There are stories about Nepali women and girls ending up in Syria, Libya and other dangerous places – trafficked with no way of return. A friend of mine in Nepal told me that her own sister paid some traffickers, in the hope of finding work as a domestic helper in Israel. She has been missing for five years now. Labour migration contributes more than a quarter of Nepal’s GDP – and as many as 200,000 women work abroad. Many of these women face abuse and many others fall into the hands of traffickers who use the open border between Nepal and India to smuggle girls into third countries. There are no reliable data on how many such women are scattered around the world.
But Nepali girls aren’t only trafficked across international borders. They are also trafficked from their villages to the homes of the well to do – where they are exploited in the same way. In South-West Nepal I met 15-year-old Sabita. Her hair was all grey. She told me a story about how she was made to sleep in the toilet, and was raped by the house owner in Kathmandu where she worked as a domestic helper. She was kicked in the stomach until some ribs broke.
Between 24,000 – 29,000 women, trafficked from villages across Nepal, are working as sex workers in Nepal, according to 2012 World Bank data.

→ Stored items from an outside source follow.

# Mutual-information accelerator for image registration

Intensity-based image registration searches for the geometric transform that
best aligns a *floating* image to a *reference* image. A software optimiser
(Powell, (1+1) evolutionary, ...) proposes a transform, the floating image is
resampled, and a similarity metric tells the optimiser how good the alignment
is. For multi-modal images (CT against PET, for example) the metric of choice
is **mutual information** (MI), and its evaluation is where the time goes: it
touches every pixel of both images on every iteration.

This repository is a SystemVerilog implementation of a configurable,
streaming MI engine. Given two images in memory it returns

    MI(R, F) = H(R) + H(F) - H(R, F),    H(X) = - sum_x p(x) log2 p(x)

together with the three entropies. Everything else in a registration (the
transform, the optimiser, buffer management) is host software and is not
part of this RTL.

## The idea: everything comes from one joint histogram

The joint histogram `J[i][j]` counts the pixel positions where the reference
has intensity `i` and the floating image has intensity `j`. Its row sums are
the reference histogram and its column sums the floating histogram, so one
pass over the pixels is enough. The rest is arithmetic over histogram
entries, whose number (`HS*HS`, `HS = 2^IBW`) does not depend on the image
size.

The probabilities are never formed. With `N` pixels,

    H = log2 N - (1/N) * sum_c c*log2(c)

so the lanes only compute the unscaled term `c*log2(c)` of each count `c`,
and the division by `N` is done once per histogram at the very end. MI is then

    MI = H_ref + H_flt - H_joint

By default this is done in fixed point with 23 integer and 19 fraction bits.
The integer width is what a 512x512 image needs: the largest possible sum
is `2^18 * 18 < 2^23`. With `ET_FLT = 1` stages 7 to 9 work in IEEE 754
single precision instead (see below).

## The pipeline

One core (`mi_core`) is a nine-stage dataflow pipeline. Every stage accepts
one beat per cycle, so no stage ever has to stall the one before it; streams
are registered `valid`/`last`/data bundles.

| Stage | Module | What it does |
|---|---|---|
| 1 | `input_fetch` (+ `ref_cache`) | Reads both images over one memory port, splits each `MBW`-bit word into `HPE = MBW/IBW` pixel pairs |
| 2 | `joint_hist_pe` x `HPE` | Each PE builds a partial joint histogram of its pixel lane, then streams it out `EPE` counts per beat |
| 3 | `joint_hist_sum` | Adds the `HPE` partial histograms lane by lane |
| 4 | (fan-out) | The joint stream feeds three branches |
| 5 | `ref_hist`, `flt_hist` | Row sums and column sums: the two single histograms, `EPE` counts per beat |
| 6 | (lane split) | Each `EPE`-wide beat feeds `EPE` entropy lanes |
| 7 | `entropy_pe` x `3*EPE` | `c*log2(c)` per count; the logarithm comes from `log2_fx` |
| 8 | `entropy_sum` x 3 | Adds the lanes and accumulates one sum per histogram |
| 9 | `mi_calc` | Divides by `N`, forms `H = log2 N - S/N` for each histogram, then MI |

Stages 7 to 9 exist in two versions. The `_flt` modules (`entropy_pe_flt`,
`entropy_sum_flt`, `mi_calc_flt`) replace the three above when `ET_FLT = 1`.

`mi_accel_top` places `NCORE` such cores side by side, each with its own
memory port, so that several registrations can run at once without
contending for a port.

The coarse cost of one MI evaluation is `ISS/HPE + HS*HS/EPE` cycles: the
histogram pass, then the drain of the joint histogram through stages 2 to 7.
Stages 8 and 9 add a small constant. The two terms are the two knobs. `HPE`
(set by the memory-port width) speeds up the pixel pass, and `EPE` speeds up
the histogram drain.

## The histogram PE (the hard part)

A histogram update is a read-modify-write of a block RAM. Consecutive
pixels often hit the same bin, which is a read-after-write hazard whenever
the RAM read has latency. `joint_hist_pe` follows the published scheme and
keeps the count of the most recent bin, `old`, in an accumulator register:

* incoming index equal to `old`: increment the register, no RAM traffic;
* different index: write the register back to `hist[old]`, then load
  `hist[curr] + 1` into the register and make `curr` the new `old`.

In this RTL the RAM read is synchronous. The read for an index is issued when
the pair arrives, and the comparison happens one cycle later when the data
returns. One case remains: a pattern `a b a`. The write-back of `a` (caused
by `b`) happens in the same cycle as the read of the second `a`, so the read
would return the stale value. A one-entry bypass forwards the written value
to the reader. Both the accumulator hits and the bypass are exercised and
counted by the testbenches.

The RAM holds `HS*HS/EPE` rows of `EPE` counts. The update path writes one
lane of a row, and the read-out reads a whole row per cycle, which gives the
`EPE`-wide output beat directly. Each row is zeroed as it is read, so the PE
is clean for the next image without a separate clear pass. Only after reset
does the PE spend `HS*HS/EPE` cycles zeroing its RAM, and `busy_o` is high
during that time. The count width is `clog2(ISS+1)` bits (19 for 512x512),
because one bin can hold every pixel.

The order of the joint index is `{ref, flt}`: rows are reference
intensities. That order is what lets `ref_hist` sum rows as they stream past
(`HS/EPE` consecutive beats). `flt_hist` instead keeps `HS/EPE` packed column
accumulators, adds every row into them, and emits them during the last row.

## Fetching and the reference cache

There is a single memory read port per core. In **direct mode** the fetch
unit alternates requests, reference word then floating word. Responses come
back in order, and each reference word is held until its floating partner
arrives. The port carries two words per pixel-word pair, so the pixel pass
takes `2*ISS/HPE` cycles at best.

In a registration the reference image never changes, so with `CACHE = 1`
the core can **prefetch** it once into `ref_cache`, a 2 Mbit on-chip
memory for 512x512x8. Every later `start` then streams only the floating
image and reads the matching reference word from the cache. That gives one
pair per cycle and `ISS/HPE` cycles for the pixel pass. The size given with
the prefetch is used for all cached runs. Until a reference has been
prefetched, a core with a cache works in direct mode.

Memory port protocol:

* Requests: `mem_req_valid_o` and `mem_req_addr_o` (a word address) are held
  until `mem_gnt_i` is high.
* Responses: `mem_rsp_valid_i` and `mem_rsp_data_i` arrive in request order,
  with any latency and no backpressure.
* Word layout: pixel `k` of a word is bits `[IBW*k +: IBW]`.

## The floating-point entropy type

`ET_FLT = 1` builds the entropy stages with 32-bit IEEE floats, using the
shared helpers in `fp32_pkg`. Every operation rounds to nearest-even.
Subnormals are flushed to zero, and infinities and NaNs cannot arise.

* **Stage 7.** `entropy_pe_flt` converts the count (exact, below `2^24`) and
  the `log2_fx` result to floats and multiplies them.
* **Stage 8.** `entropy_sum_flt` adds the lanes in order and then into the
  accumulator, in one cycle, so it too takes a beat per cycle.
* **Stage 9.** `mi_calc_flt` divides the 24-bit significand of each sum by
  the integer `N`, producing 48 quotient bits, one per cycle. It then rounds
  once, so `S/N` is correctly rounded.

Float rounding in the long accumulation costs a few 1e-6 bits of MI, about
the same as the fixed-point error. For example, 2FLT-2-2 below gives
1.913170 where the exact value is 1.913167. The fixed-point type needs no
floating-point units. Its Stage 7 multiplier is an integer one and Stage 8 is
a plain adder, so it is the cheaper of the two.

## Parameters

| Parameter | Default | Meaning |
|---|---|---|
| `NCORE` | 1 | independent cores, one memory port each |
| `IBW` | 8 | pixel width; `HS = 2^IBW` histogram bins per image |
| `MBW` | 32 | memory port width; `HPE = MBW/IBW` histogram PEs |
| `EPE` | 4 | counts per histogram beat and entropy lanes per branch |
| `ISS` | 512*512 | largest image in pixels; sizes the counts and the cache |
| `CACHE` | 1 | build the reference cache |
| `ET_INT`, `ET_FRAC` | 23, 19 | fixed-point entropy format; `ET_FRAC` is also the precision of the logarithm |
| `ET_FLT` | 0 | 1: single-precision entropy stages |

The pixel width, port width, image size and fixed-point split are those of
the published evaluation. `EPE = 4` with the cache enabled is one of the
configurations that was evaluated (written "CFX-4-4" there: cached, fixed
point, HPE 4, EPE 4), chosen here as the default. `EPE` must be a power of two
no larger than `HS`. The defaults live in `rtl/mi_pkg.sv`.

Resource drivers: the `HPE` histogram RAMs of `HS*HS*CW` bits each
(4 x 1.2 Mbit by default) and the cache (2 Mbit) dominate. `EPE` sets the
number of logarithm pipelines. Each has `ET_FRAC` squaring multipliers of
about 24x24 bits, and there are `3*EPE` of them.

## Interface and timing

Per core (all ports of `mi_accel_top` are arrays indexed by core):

* `load_ref_i` (pulse, core idle): prefetch `n_words_i` words from
  `ref_base_i`. `ref_cached_o` rises when done.
* `start_i` (pulse, core idle): compute MI of the images at `ref_base_i` and
  `flt_base_i`, `n_words_i` words each. `n_words_i` may be smaller than
  `ISS/HPE`. The pixel count `N` is `n_words*HPE`.
* `busy_o`: high while a command runs and during the post-reset clear.
* `done_o` (one-cycle pulse): `mi_o`, `h_ref_o`, `h_flt_o` and `h_joint_o`
  are valid and hold until the next result. They are in bits. With
  `ET_FLT = 0` they are two's complement with `ET_FRAC` fraction bits
  (`mi_o / 2^19`); with `ET_FLT = 1` they are 32-bit IEEE singles.

Measured at the defaults on one 512x512 pair:

| Mode | Cycles | Coarse model |
|---|---|---|
| cached | 82,103 | `ISS/HPE + HS*HS/EPE` = 81,920 |
| direct | 147,639 | `2*ISS/HPE + HS*HS/EPE` = 147,456 |

The roughly 180 extra cycles are the memory latency, the logarithm
pipeline (21 cycles), and the Stage 9 division (three 42-step divisions).

## How far it can be trusted

Every module has a self-checking testbench in `tb/`. Results are compared
with double-precision entropies computed directly from the pixel arrays, not
from the hardware's formulation. MI and entropy errors are a few 1e-6 bits.

| Testbench | What it runs |
|---|---|
| `tb_mi_full` | All defaults, one 512x512 pair: a direct run, a prefetch, then a cached run, with the cycle count checked |
| `tb_mi_accel_top` | Two small cores running concurrently, one behind a memory that stalls at random; direct, prefetch and cached runs, and an identical-image run where MI must equal H(ref). Counts accumulator hits, write-backs, bypasses, stalls and each fetch mode, and fails if any never happened |
| `tb_mi_configs` | The evaluated configurations FX-32-8, 2FX-2-4, CFX-1-1, 2FLT-2-2 and 2CFLT-2-1 at full image size (the prefix digit is the core count, C means cached, FX/FLT the entropy type, then HPE and EPE); MI and cycles checked against the coarse model |
| `tb_mi_accuracy` | 100 random 64x64 pairs, from independent to fully dependent, through a fixed-point and a floating-point core; prints the mean squared MI errors (about 4e-12 fixed against float) |
| `tb_mi_core` | An uncached core with two PEs and one lane, on random, correlated, identical, constant and partial images |
| unit testbenches | One per stage; each uses its own reduced parameters |

Files in `tb/` that are not testbenches:

* `mem_model.sv` and `mi_cfg_run.sv` are helper models.
* `mi_ref_pkg.sv` holds the floating-point reference arithmetic.

## Departures from the published design

* **Logarithm.** The logarithm is a squaring-based base-2 fixed-point
  pipeline (`log2_fx`) rather than a vendor library core. Base 2 gives MI
  in bits and matches the 23-bit integer part. The floating-point type
  uses the same pipeline and converts its result to float, so its
  logarithm is exact to about `2^-19`, not to full single precision.
* **Stage 9 latency.** The published stage is "a few cycles". Here the
  deferred division by `N` is a sequential divider, one quotient bit per
  cycle for each of the three sums. It takes about 130 cycles in fixed
  point and 170 in floating point. That is a constant and is small next to
  the histogram pass.
* **Streams.** The published stages are joined by FIFOs. Here every stage
  takes a beat every cycle, so plain registered valid streams replace them,
  and nothing can stall once pixels flow. Where an element had to wait
  (a reference word waiting for its floating partner), a holding register
  does the job.
* **Host interface.** The control registers and the memory bus of the
  original platform are replaced by the plain command and memory ports
  above. The Python runtime, the framework that generates configurations,
  and the registration software are outside this RTL.
* **Memory placement.** Whether histogram RAMs and the cache go to block
  RAM or UltraRAM is left to synthesis.
* **PE clearing.** Clearing-on-read and the one-time clear after reset are
  this design's own. So are the bypass and the memory layout in rows of
  `EPE` counts.

## Simulating

A testbench compiles from the two folders; for example:

    verilator --binary --timing --assert -Wno-fatal -y rtl -y tb \
        rtl/mi_pkg.sv rtl/fp32_pkg.sv tb/mi_ref_pkg.sv tb/tb_mi_full.sv \
        --top-module tb_mi_full
    ./obj_dir/Vtb_mi_full

Each testbench prints `TB_RESULT checks=N failures=M` and stops; a watchdog
ends a hung run with a failure. The full-size run takes about a second. The
testbenches read no files: images are generated in SystemVerilog.

To change the configuration, override parameters on `mi_accel_top`, or edit
the defaults in `mi_pkg`. Example: `#(.MBW(256), .EPE(8))` for 32 histogram
PEs and eight lanes, or `#(.ET_FLT(1))` for floating-point entropy. `n_words_i` grows with `ISS/HPE`, and the result width
with `ET_INT + ET_FRAC`. For images other than 512x512, keep `ET_INT` at
least `clog2(ISS * log2(ISS))`.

I’ve always wondered about the accident of birth. Could I have been one of these girls? Just a generation ago, in a neighbourhood in old Kathmandu, my grandmother had made a bold decision. She was a widow, dirt poor, with one child, a daughter. Like many women in Nepal, at one point, she worked as a domestic helper. My grandmother decided that the only way to escape poverty and exploitation was to send her daughter to school. My grandmother’s brothers tried to convince her that education would turn my mother into a whore. They would wait on the street every day as my mother returned from school - to see if my mother had indeed turned into a whore. My grandmother’s faith in education changed my mother’s life, and eventually my own and my siblings’ lives. That one decision is the reason that I am standing here, in front of you, to talk about the possibilities of education, the possibilities for women to challenge the power structures of patriarchy, that keep them – keep us – as exploitable subordinates.
For most girls in Nepal, that dream of education and possibilities simply doesn’t exist. About half the girls drop out before they reach high school. Twelve-year-old Sunita from Far West Nepal once described to me what it means to be a girl. ‘We daughters wake up in the morning and work all day, taking care of our brothers and sisters, the cattle and the fields, while the boys play. Yet our parents don’t want us, they never did. They just want sons.’
An investment in a girl child is an investment in her family. More than 14,000 girls are in school because of the American Himalayan Foundation’s help. But I cannot begin to emphasise how urgent the need is to expand this commitment to hundreds of thousands. The same district I visited back in the 90s, Sindhupalchowk – where so many girls were trafficked from – is now devastated by the 2015 earthquake. Unemployment across Nepal is at 46 percent, making girls ever more vulnerable to trafficking. More girls like Sabita and Sunita need to be in school, and to stay in school.
With your help, one day, a woman or the daughter of a woman who could have been trafficked, who could have lived without opportunities, will tell the world what it means to have someone believe in her, and invest in her. Let us make a commitment, to do our bit to ensure that every girl goes to school.
A version of this speech was made on March 23, 2017 to the American Himalayan Foundation in San Francisco.